Exercise directions
Repeat exactly the lines that run from the one containing "N=%0d: %0d rows" to the end of the data, and leave out all others.

Records
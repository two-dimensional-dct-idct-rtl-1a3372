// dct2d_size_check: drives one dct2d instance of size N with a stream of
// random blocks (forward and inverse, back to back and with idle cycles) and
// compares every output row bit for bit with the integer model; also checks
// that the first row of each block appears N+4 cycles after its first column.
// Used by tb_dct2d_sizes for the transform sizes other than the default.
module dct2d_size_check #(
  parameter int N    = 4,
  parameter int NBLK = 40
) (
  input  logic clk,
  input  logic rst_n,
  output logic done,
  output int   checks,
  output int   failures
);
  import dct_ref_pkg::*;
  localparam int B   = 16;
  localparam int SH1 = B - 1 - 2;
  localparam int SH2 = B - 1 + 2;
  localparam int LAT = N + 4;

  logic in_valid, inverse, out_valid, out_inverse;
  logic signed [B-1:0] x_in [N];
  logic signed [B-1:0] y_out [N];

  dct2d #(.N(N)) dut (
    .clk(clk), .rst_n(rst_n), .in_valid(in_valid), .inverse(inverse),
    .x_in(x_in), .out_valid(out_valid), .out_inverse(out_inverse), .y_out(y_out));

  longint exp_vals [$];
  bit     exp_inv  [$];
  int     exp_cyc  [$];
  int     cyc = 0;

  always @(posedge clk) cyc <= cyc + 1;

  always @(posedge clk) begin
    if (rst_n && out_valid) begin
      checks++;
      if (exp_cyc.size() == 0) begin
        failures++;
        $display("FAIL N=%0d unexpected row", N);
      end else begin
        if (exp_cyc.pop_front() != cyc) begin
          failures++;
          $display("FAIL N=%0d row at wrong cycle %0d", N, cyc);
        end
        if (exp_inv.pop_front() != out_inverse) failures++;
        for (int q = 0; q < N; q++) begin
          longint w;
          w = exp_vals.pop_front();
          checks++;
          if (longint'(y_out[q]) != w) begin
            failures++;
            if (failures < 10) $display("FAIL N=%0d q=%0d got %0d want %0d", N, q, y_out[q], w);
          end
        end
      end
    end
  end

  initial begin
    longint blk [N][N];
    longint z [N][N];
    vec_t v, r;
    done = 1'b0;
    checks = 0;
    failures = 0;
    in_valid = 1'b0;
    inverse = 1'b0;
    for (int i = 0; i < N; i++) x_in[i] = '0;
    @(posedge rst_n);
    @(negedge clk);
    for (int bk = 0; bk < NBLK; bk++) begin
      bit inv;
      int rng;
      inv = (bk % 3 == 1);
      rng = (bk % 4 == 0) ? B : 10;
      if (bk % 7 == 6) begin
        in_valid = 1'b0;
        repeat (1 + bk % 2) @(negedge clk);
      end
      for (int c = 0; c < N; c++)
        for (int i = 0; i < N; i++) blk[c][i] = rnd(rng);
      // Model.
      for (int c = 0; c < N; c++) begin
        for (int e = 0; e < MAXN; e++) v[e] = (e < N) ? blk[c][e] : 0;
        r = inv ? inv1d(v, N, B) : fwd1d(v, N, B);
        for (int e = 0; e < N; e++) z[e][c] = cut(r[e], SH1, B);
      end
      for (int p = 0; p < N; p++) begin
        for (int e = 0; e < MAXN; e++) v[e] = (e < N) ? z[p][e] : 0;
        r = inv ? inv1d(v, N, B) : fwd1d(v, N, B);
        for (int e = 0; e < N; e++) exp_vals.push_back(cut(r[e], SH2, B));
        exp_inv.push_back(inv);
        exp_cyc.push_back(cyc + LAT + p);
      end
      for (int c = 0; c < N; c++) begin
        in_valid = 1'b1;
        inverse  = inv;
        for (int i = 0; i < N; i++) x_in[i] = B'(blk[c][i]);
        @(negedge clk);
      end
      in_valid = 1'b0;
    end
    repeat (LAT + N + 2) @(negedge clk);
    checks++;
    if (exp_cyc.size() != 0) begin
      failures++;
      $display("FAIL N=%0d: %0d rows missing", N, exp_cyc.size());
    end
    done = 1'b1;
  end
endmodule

Output of the exercise
      $display("FAIL N=%0d: %0d rows missing", N, exp_cyc.size());
    end
    done = 1'b1;
  end
endmodule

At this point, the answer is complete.